◆ Aim of the task ◆
Print nothing but the lines below starting at the line that holds "is this design's." and ending at the line that holds "two_step_en = $urandom % 2;", including both, each exactly as written.

::::

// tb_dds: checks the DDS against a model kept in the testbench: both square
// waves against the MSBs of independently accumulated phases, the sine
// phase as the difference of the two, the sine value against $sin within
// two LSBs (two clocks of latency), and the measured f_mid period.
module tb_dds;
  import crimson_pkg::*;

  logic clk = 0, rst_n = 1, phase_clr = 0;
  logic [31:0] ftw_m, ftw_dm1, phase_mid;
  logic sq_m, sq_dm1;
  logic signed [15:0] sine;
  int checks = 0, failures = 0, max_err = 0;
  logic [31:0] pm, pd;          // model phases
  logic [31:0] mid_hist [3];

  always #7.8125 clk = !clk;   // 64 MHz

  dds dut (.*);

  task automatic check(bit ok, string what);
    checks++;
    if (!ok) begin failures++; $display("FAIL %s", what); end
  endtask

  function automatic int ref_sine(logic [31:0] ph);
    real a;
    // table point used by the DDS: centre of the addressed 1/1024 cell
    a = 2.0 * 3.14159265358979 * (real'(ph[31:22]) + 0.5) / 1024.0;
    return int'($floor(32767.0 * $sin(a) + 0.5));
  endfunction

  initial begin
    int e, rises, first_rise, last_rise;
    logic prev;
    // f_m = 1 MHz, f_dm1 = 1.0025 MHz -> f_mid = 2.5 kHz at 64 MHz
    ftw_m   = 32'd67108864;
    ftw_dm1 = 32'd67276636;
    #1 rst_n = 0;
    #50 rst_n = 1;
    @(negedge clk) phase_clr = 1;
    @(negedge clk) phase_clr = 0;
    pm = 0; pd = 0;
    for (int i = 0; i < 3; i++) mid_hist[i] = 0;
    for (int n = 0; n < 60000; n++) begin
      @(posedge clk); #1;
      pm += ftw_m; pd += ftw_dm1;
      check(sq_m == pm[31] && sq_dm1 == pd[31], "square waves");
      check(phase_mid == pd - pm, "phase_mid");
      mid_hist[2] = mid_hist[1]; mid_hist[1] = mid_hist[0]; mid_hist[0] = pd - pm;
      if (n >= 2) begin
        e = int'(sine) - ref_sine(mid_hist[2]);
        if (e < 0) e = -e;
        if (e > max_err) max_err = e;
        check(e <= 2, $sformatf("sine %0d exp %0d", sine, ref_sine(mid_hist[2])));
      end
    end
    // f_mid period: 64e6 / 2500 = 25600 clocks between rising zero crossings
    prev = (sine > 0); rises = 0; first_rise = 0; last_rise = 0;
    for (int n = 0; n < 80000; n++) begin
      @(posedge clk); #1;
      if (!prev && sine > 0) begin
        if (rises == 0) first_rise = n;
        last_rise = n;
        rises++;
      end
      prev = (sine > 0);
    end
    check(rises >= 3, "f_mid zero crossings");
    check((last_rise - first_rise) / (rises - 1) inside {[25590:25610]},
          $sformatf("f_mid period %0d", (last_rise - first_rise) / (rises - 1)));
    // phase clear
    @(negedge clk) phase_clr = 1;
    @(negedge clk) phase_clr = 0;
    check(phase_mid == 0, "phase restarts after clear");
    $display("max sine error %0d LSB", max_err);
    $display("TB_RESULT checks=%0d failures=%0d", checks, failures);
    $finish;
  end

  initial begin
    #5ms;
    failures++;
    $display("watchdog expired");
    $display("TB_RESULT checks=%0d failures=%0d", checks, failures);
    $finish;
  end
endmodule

::::

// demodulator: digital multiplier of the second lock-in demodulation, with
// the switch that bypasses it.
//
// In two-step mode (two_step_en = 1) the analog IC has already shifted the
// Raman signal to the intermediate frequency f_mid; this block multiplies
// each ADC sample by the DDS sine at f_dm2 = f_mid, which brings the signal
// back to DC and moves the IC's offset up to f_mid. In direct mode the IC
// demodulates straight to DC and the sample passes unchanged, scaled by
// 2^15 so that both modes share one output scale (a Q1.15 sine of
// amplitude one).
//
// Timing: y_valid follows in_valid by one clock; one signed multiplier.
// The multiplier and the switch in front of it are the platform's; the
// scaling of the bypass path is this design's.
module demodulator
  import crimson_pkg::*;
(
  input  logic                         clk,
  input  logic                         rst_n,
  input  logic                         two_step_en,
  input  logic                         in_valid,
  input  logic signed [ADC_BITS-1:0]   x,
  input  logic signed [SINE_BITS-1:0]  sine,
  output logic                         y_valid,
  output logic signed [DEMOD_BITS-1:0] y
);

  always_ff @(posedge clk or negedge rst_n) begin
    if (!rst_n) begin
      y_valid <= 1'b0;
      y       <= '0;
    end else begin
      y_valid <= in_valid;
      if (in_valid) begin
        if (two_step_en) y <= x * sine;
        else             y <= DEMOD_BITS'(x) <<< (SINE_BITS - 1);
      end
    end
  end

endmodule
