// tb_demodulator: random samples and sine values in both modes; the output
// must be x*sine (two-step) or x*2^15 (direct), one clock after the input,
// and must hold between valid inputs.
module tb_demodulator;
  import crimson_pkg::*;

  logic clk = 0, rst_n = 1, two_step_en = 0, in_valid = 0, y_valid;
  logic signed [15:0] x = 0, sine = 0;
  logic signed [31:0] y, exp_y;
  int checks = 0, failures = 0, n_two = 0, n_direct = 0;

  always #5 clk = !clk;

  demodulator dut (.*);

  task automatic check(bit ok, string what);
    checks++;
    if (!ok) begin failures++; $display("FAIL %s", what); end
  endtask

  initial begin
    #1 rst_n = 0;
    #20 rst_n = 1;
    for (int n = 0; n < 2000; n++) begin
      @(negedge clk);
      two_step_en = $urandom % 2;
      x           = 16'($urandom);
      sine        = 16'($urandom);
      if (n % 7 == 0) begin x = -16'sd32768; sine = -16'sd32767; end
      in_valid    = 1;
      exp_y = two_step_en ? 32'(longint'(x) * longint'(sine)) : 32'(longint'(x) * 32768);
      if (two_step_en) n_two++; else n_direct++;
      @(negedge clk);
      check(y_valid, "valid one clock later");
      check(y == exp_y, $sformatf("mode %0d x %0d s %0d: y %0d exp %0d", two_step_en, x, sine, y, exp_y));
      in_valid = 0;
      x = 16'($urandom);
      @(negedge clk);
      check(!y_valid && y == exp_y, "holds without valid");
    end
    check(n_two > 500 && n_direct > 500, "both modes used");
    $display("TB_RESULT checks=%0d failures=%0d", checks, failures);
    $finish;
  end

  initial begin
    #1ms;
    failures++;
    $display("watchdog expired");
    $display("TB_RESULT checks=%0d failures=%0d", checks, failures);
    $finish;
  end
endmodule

::::

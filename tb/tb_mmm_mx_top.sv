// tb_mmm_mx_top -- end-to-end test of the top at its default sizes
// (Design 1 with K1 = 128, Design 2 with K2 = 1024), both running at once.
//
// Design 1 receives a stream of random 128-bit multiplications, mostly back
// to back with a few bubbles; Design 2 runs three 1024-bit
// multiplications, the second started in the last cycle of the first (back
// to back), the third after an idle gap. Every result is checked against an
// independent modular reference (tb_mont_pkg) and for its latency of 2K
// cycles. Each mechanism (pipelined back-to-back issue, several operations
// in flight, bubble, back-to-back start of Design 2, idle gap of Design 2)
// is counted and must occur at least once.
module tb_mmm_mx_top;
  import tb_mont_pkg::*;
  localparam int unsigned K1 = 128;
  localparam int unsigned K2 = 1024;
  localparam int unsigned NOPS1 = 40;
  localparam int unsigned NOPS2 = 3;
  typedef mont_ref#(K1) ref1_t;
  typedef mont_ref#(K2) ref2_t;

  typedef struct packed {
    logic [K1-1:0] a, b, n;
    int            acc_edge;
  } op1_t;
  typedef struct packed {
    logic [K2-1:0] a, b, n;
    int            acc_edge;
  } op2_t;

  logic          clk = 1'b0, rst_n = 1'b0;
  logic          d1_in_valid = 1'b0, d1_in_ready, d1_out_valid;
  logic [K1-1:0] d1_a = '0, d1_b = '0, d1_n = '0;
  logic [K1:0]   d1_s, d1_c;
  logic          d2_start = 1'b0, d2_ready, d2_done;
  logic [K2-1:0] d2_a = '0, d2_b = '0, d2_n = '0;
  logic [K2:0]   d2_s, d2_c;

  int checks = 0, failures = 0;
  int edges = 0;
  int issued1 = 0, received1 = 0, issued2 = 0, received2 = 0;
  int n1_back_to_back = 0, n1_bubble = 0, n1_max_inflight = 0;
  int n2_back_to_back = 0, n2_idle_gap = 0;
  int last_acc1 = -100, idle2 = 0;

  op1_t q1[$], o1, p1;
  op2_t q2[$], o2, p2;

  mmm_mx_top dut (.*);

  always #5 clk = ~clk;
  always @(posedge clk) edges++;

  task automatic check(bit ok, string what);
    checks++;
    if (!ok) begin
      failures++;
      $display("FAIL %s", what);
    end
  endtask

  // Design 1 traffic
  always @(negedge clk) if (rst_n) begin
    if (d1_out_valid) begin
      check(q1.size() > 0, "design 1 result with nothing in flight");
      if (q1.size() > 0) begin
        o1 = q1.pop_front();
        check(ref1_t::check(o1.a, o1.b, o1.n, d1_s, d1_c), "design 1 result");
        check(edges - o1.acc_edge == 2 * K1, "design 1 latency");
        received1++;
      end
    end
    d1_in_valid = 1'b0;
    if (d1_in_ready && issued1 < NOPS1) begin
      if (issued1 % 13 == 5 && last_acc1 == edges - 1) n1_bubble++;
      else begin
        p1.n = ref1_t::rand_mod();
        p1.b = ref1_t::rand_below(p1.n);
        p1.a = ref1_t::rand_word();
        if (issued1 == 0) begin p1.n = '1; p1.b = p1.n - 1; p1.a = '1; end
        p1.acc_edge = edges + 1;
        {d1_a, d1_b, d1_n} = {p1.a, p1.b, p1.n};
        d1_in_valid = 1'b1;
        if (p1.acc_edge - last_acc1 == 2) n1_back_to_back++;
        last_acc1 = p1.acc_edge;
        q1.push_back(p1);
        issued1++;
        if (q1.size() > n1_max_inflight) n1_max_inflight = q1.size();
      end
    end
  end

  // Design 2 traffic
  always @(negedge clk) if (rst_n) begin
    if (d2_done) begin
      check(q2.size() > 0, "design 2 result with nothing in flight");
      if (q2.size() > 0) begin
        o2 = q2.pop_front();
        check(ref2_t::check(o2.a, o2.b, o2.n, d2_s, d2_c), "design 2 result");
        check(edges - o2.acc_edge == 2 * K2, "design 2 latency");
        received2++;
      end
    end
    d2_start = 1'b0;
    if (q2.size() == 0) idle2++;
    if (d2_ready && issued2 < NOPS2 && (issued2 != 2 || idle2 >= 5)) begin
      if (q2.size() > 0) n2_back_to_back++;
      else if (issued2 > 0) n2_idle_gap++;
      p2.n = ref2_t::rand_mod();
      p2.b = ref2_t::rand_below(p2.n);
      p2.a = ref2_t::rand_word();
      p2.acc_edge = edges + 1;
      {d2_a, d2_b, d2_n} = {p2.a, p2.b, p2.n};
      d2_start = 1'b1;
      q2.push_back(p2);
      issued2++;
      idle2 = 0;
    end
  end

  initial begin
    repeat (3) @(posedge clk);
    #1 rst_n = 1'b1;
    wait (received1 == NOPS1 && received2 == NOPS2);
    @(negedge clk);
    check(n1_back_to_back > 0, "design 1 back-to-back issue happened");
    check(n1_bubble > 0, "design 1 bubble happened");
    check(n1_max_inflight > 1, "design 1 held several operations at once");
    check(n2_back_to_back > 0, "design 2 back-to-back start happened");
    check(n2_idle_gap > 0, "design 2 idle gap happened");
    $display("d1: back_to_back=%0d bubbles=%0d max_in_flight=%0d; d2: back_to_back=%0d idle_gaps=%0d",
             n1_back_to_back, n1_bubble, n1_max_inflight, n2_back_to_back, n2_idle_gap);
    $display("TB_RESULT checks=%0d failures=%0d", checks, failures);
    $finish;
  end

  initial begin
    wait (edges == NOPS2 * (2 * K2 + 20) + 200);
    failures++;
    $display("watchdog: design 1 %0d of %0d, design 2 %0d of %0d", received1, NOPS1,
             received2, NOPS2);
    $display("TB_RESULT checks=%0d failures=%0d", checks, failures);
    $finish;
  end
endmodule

::::

◆ Answer for this exercise ◆
// scaling of the bypass path is this design's.
module demodulator
  import crimson_pkg::*;
(
  input  logic                         clk,
  input  logic                         rst_n,
  input  logic                         two_step_en,
  input  logic                         in_valid,
  input  logic signed [ADC_BITS-1:0]   x,
  input  logic signed [SINE_BITS-1:0]  sine,
  output logic                         y_valid,
  output logic signed [DEMOD_BITS-1:0] y
);

  always_ff @(posedge clk or negedge rst_n) begin
    if (!rst_n) begin
      y_valid <= 1'b0;
      y       <= '0;
    end else begin
      y_valid <= in_valid;
      if (in_valid) begin
        if (two_step_en) y <= x * sine;
        else             y <= DEMOD_BITS'(x) <<< (SINE_BITS - 1);
      end
    end
  end

endmodule
// tb_demodulator: random samples and sine values in both modes; the output
// must be x*sine (two-step) or x*2^15 (direct), one clock after the input,
// and must hold between valid inputs.
module tb_demodulator;
  import crimson_pkg::*;

  logic clk = 0, rst_n = 1, two_step_en = 0, in_valid = 0, y_valid;
  logic signed [15:0] x = 0, sine = 0;
  logic signed [31:0] y, exp_y;
  int checks = 0, failures = 0, n_two = 0, n_direct = 0;

  always #5 clk = !clk;

  demodulator dut (.*);

  task automatic check(bit ok, string what);
    checks++;
    if (!ok) begin failures++; $display("FAIL %s", what); end
  endtask

  initial begin
    #1 rst_n = 0;
    #20 rst_n = 1;
    for (int n = 0; n < 2000; n++) begin
      @(negedge clk);
      two_step_en = $urandom % 2;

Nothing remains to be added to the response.